• Work instructions:
Print every entry again, precisely as written.

*****

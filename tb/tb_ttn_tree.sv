// tb_ttn_tree: the N = 8, D0 = 2, X0 = 4 tree with minimal bond dimensions
// (X = 2, 4, 4, 1), built once with full-parallel and once with
// partial-parallel nodes and fed the same random samples and weights.
// Every result is compared with the reference contraction, and the latency
// from acceptance to result must be the published 64 cycles (full parallel)
// and 192 cycles (partial parallel) with the DSP latency of 4. Both trees
// see random output back-pressure; the full-parallel tree must stall and the
// partial-parallel tree must overlap layers on different samples.
module tb_ttn_tree;
  import ttn_pkg::*;
  import ttn_ref_pkg::*;

  localparam int N = 8, D0 = 2, X0 = 4, O = 1, LAT = 4;
  localparam xmode_e MODE = XMODE_MINIMAL;
  localparam int NW = int'(total_weights(N, D0, X0, O, MODE));
  localparam int NSAMP = 60;

  logic clk = 0, rst_n = 0;
  fx_t  w [NW];
  int   checks = 0, failures = 0;
  int   cyc = 0;

  always #5 clk = ~clk;
  always @(posedge clk) cyc <= cyc + 1;

  initial begin
    repeat (100000) @(posedge clk);
    failures++;
    $display("timeout: sent %0d/%0d got %0d/%0d inflight %0d fin_v %0d fin_r %0d fout_v %0d vld %b rdy %b", sent[0], sent[1], got[0], got[1], t_in[1].size(), fin_v[1], fin_r[1], fout_v[1], u_pp.vld, u_pp.rdy);
    $display("TB_RESULT checks=%0d failures=%0d", checks, failures);
    $finish;
  end

  task automatic check(input string what, input int got, input int exp);
    checks++;
    if (got != exp) begin
      failures++;
      if (failures < 10) $display("%s: got %0d expected %0d", what, got, exp);
    end
  endtask

  ivec_t wq;
  ivec_t samples[$];   // flat phi of each sample
  ivec_t expect_r[$];

  // ---------------- two trees ----------------
  logic fin_v [2], fin_r [2], fout_v [2], fout_r [2];
  fx_t  phi [2][N][D0];
  fx_t  res [2][O];

  ttn_tree #(.N(N), .D0(D0), .X0(X0), .O(O), .XMODE(MODE), .IMPL(IMPL_FP), .LAT(LAT)) u_fp (
    .clk, .rst_n, .in_valid(fin_v[0]), .in_ready(fin_r[0]), .phi(phi[0]), .w,
    .out_valid(fout_v[0]), .out_ready(fout_r[0]), .result(res[0]));
  ttn_tree #(.N(N), .D0(D0), .X0(X0), .O(O), .XMODE(MODE), .IMPL(IMPL_PP), .LAT(LAT)) u_pp (
    .clk, .rst_n, .in_valid(fin_v[1]), .in_ready(fin_r[1]), .phi(phi[1]), .w,
    .out_valid(fout_v[1]), .out_ready(fout_r[1]), .result(res[1]));

  int sent [2], got [2], stalls [2], overlap = 0;
  int t_in [2][$];
  int t_empty [2][$];
  int lat_checked [2] = '{0, 0};

  // source + sink of tree k
  for (genvar k = 0; k < 2; k++) begin : g_drv
    initial begin
      fin_v[k] = 0;
      fout_r[k] = 0;
      sent[k] = 0;
      foreach (phi[k][i, c]) phi[k][i][c] = '0;
      wait (rst_n);
      while (sent[k] < NSAMP) begin
        @(negedge clk);
        fout_r[k] = ($urandom_range(0, 3) != 0);
        if (!fin_v[k] || taken[k]) begin
          // every eighth sample enters an empty partial-parallel tree
          if (k == 1 && sent[k] % 8 == 0) begin
            fin_v[k] = 0;
            while (got[k] < sent[k]) @(negedge clk) fout_r[k] = 1;
          end
          fin_v[k] = (k == 1) || ($urandom_range(0, 2) != 0);
          if (fin_v[k]) begin
            foreach (phi[k][i, c]) phi[k][i][c] = fx_t'(samples[sent[k]][i*D0 + c]);
            sent[k]++;
          end
        end
      end
      fout_r[k] = 1;
      do begin @(posedge clk); #1; end while (!taken[k]);
      @(negedge clk);
      fin_v[k] = 0;
      while (got[k] < NSAMP) @(negedge clk) fout_r[k] = ($urandom_range(0, 3) != 0);
    end
  end

  bit taken [2];
  logic held [2];
  always @(posedge clk) begin
    if (rst_n) begin
      for (int k = 0; k < 2; k++) begin
        taken[k] = fin_v[k] && fin_r[k];
        if (taken[k]) begin
          t_empty[k].push_back(t_in[k].size() == 0 && !fout_v[k]);
          t_in[k].push_back(cyc);
        end
        if (fout_v[k] && !held[k]) begin
          int t0, e0;
          t0 = t_in[k].pop_front();
          e0 = t_empty[k].pop_front();
          // exact latency: full parallel unless stalled, partial parallel
          // when the sample had the tree to itself
          if ((k == 0 && stall_window[t0] == 0) || (k == 1 && e0 != 0)) begin
            lat_checked[k]++;
            check(k ? "PP latency" : "FP latency", cyc - t0, int'(tree_latency(k ? IMPL_PP : IMPL_FP, LAT, N, D0, X0, O, MODE)));
          end
        end
        if (fout_v[k] && fout_r[k]) begin
          check(k ? "PP result" : "FP result", int'(res[k][0]), expect_r[got[k]][0]);
          got[k]++;
        end
        if (fout_v[k] && !fout_r[k]) stalls[k]++;
        held[k] = fout_v[k] && !fout_r[k];
      end
      // partial parallel: two samples inside the tree at once
      if (t_in[1].size() >= 2) overlap++;
    end
  end

  // cycles in which the full-parallel tree was stalled, to know which
  // samples may be checked for the exact latency
  int stall_window [int];
  always @(posedge clk)
    if (rst_n && fout_v[0] && !fout_r[0])
      foreach (t_in[0][q]) stall_window[t_in[0][q]] = 1;

  initial begin
    for (int i = 0; i < NW; i++) begin
      wq.push_back($signed(16'($urandom)) / 2);
      w[i] = fx_t'(wq[i]);
    end
    for (int s = 0; s < NSAMP; s++) begin
      ivec_t p;
      for (int i = 0; i < N; i++) begin
        int a;
        a = $urandom_range(0, 25736);
        p.push_back(ref_trig(a, 1'b0));
        p.push_back(ref_trig(a, 1'b1));
      end
      samples.push_back(p);
      expect_r.push_back(ref_tree(p, wq, N, D0, X0, O, MODE));
    end
    repeat (3) @(posedge clk);
    rst_n = 1;
    wait (got[0] == NSAMP && got[1] == NSAMP);
    repeat (2) @(posedge clk);
    $display("stalls fp=%0d pp=%0d, overlapped cycles pp=%0d", stalls[0], stalls[1], overlap);
    $display("exact latency checked fp=%0d pp=%0d", lat_checked[0], lat_checked[1]);
    if (stalls[0] == 0 || stalls[1] == 0 || overlap == 0) failures++;
    if (lat_checked[0] == 0 || lat_checked[1] == 0) failures++;
    $display("TB_RESULT checks=%0d failures=%0d", checks, failures);
    $finish;
  end
endmodule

*****

• Solution to this exercise:
filename tb/tb_ttn_tree.sv
// tb_ttn_tree: the N = 8, D0 = 2, X0 = 4 tree with minimal bond dimensions
// (X = 2, 4, 4, 1), built once with full-parallel and once with
// partial-parallel nodes and fed the same random samples and weights.
// Every result is compared with the reference contraction, and the latency
// from acceptance to result must be the published 64 cycles (full parallel)
// and 192 cycles (partial parallel) with the DSP latency of 4. Both trees
// see random output back-pressure; the full-parallel tree must stall and the
// partial-parallel tree must overlap layers on different samples.
module tb_ttn_tree;
  import ttn_pkg::*;
  import ttn_ref_pkg::*;

  localparam int N = 8, D0 = 2, X0 = 4, O = 1, LAT = 4;
  localparam xmode_e MODE = XMODE_MINIMAL;
  localparam int NW = int'(total_weights(N, D0, X0, O, MODE));
  localparam int NSAMP = 60;

  logic clk = 0, rst_n = 0;
  fx_t  w [NW];
  int   checks = 0, failures = 0;
  int   cyc = 0;

  always #5 clk = ~clk;
  always @(posedge clk) cyc <= cyc + 1;

  initial begin
    repeat (100000) @(posedge clk);
    failures++;
    $display("timeout: sent %0d/%0d got %0d/%0d inflight %0d fin_v %0d fin_r %0d fout_v %0d vld %b rdy %b", sent[0], sent[1], got[0], got[1], t_in[1].size(), fin_v[1], fin_r[1], fout_v[1], u_pp.vld, u_pp.rdy);
    $display("TB_RESULT checks=%0d failures=%0d", checks, failures);
    $finish;
  end

  task automatic check(input string what, input int got, input int exp);
    checks++;
    if (got != exp) begin
      failures++;
      if (failures < 10) $display("%s: got %0d expected %0d", what, got, exp);
    end
  endtask

  ivec_t wq;
  ivec_t samples[$];   // flat phi of each sample
  ivec_t expect_r[$];

  // ---------------- two trees ----------------
  logic fin_v [2], fin_r [2], fout_v [2], fout_r [2];
  fx_t  phi [2][N][D0];
  fx_t  res [2][O];

  ttn_tree #(.N(N), .D0(D0), .X0(X0), .O(O), .XMODE(MODE), .IMPL(IMPL_FP), .LAT(LAT)) u_fp (
    .clk, .rst_n, .in_valid(fin_v[0]), .in_ready(fin_r[0]), .phi(phi[0]), .w,
    .out_valid(fout_v[0]), .out_ready(fout_r[0]), .result(res[0]));
  ttn_tree #(.N(N), .D0(D0), .X0(X0), .O(O), .XMODE(MODE), .IMPL(IMPL_PP), .LAT(LAT)) u_pp (
    .clk, .rst_n, .in_valid(fin_v[1]), .in_ready(fin_r[1]), .phi(phi[1]), .w,
    .out_valid(fout_v[1]), .out_ready(fout_r[1]), .result(res[1]));

  int sent [2], got [2], stalls [2], overlap = 0;
  int t_in [2][$];
  int t_empty [2][$];
  int lat_checked [2] = '{0, 0};

  // source + sink of tree k
  for (genvar k = 0; k < 2; k++) begin : g_drv
    initial begin
      fin_v[k] = 0;
      fout_r[k] = 0;
      sent[k] = 0;
      foreach (phi[k][i, c]) phi[k][i][c] = '0;
      wait (rst_n);
      while (sent[k] < NSAMP) begin
        @(negedge clk);
        fout_r[k] = ($urandom_range(0, 3) != 0);
        if (!fin_v[k] || taken[k]) begin
          // every eighth sample enters an empty partial-parallel tree
          if (k == 1 && sent[k] % 8 == 0) begin
            fin_v[k] = 0;
            while (got[k] < sent[k]) @(negedge clk) fout_r[k] = 1;
          end
          fin_v[k] = (k == 1) || ($urandom_range(0, 2) != 0);
          if (fin_v[k]) begin
            foreach (phi[k][i, c]) phi[k][i][c] = fx_t'(samples[sent[k]][i*D0 + c]);
            sent[k]++;
          end
        end
      end
      fout_r[k] = 1;
      do begin @(posedge clk); #1; end while (!taken[k]);
      @(negedge clk);
      fin_v[k] = 0;
      while (got[k] < NSAMP) @(negedge clk) fout_r[k] = ($urandom_range(0, 3) != 0);
    end
  end

  bit taken [2];
  logic held [2];
  always @(posedge clk) begin
    if (rst_n) begin
      for (int k = 0; k < 2; k++) begin
        taken[k] = fin_v[k] && fin_r[k];
        if (taken[k]) begin
          t_empty[k].push_back(t_in[k].size() == 0 && !fout_v[k]);
          t_in[k].push_back(cyc);
        end
        if (fout_v[k] && !held[k]) begin
          int t0, e0;
          t0 = t_in[k].pop_front();
          e0 = t_empty[k].pop_front();
          // exact latency: full parallel unless stalled, partial parallel
          // when the sample had the tree to itself
          if ((k == 0 && stall_window[t0] == 0) || (k == 1 && e0 != 0)) begin
            lat_checked[k]++;
            check(k ? "PP latency" : "FP latency", cyc - t0, int'(tree_latency(k ? IMPL_PP : IMPL_FP, LAT, N, D0, X0, O, MODE)));
          end
        end
        if (fout_v[k] && fout_r[k]) begin
          check(k ? "PP result" : "FP result", int'(res[k][0]), expect_r[got[k]][0]);
          got[k]++;
        end
        if (fout_v[k] && !fout_r[k]) stalls[k]++;
        held[k] = fout_v[k] && !fout_r[k];
      end
      // partial parallel: two samples inside the tree at once
      if (t_in[1].size() >= 2) overlap++;
    end
  end

  // cycles in which the full-parallel tree was stalled, to know which
  // samples may be checked for the exact latency
  int stall_window [int];
  always @(posedge clk)
    if (rst_n && fout_v[0] && !fout_r[0])
      foreach (t_in[0][q]) stall_window[t_in[0][q]] = 1;

  initial begin
    for (int i = 0; i < NW; i++) begin
      wq.push_back($signed(16'($urandom)) / 2);
      w[i] = fx_t'(wq[i]);
    end
    for (int s = 0; s < NSAMP; s++) begin
      ivec_t p;
      for (int i = 0; i < N; i++) begin
        int a;
        a = $urandom_range(0, 25736);
        p.push_back(ref_trig(a, 1'b0));
        p.push_back(ref_trig(a, 1'b1));
      end
      samples.push_back(p);
      expect_r.push_back(ref_tree(p, wq, N, D0, X0, O, MODE));
    end
    repeat (3) @(posedge clk);
    rst_n = 1;
    wait (got[0] == NSAMP && got[1] == NSAMP);
    repeat (2) @(posedge clk);
    $display("stalls fp=%0d pp=%0d, overlapped cycles pp=%0d", stalls[0], stalls[1], overlap);
    $display("exact latency checked fp=%0d pp=%0d", lat_checked[0], lat_checked[1]);
    if (stalls[0] == 0 || stalls[1] == 0 || overlap == 0) failures++;
    if (lat_checked[0] == 0 || lat_checked[1] == 0) failures++;
    $display("TB_RESULT checks=%0d failures=%0d", checks, failures);
    $finish;
  end
endmodule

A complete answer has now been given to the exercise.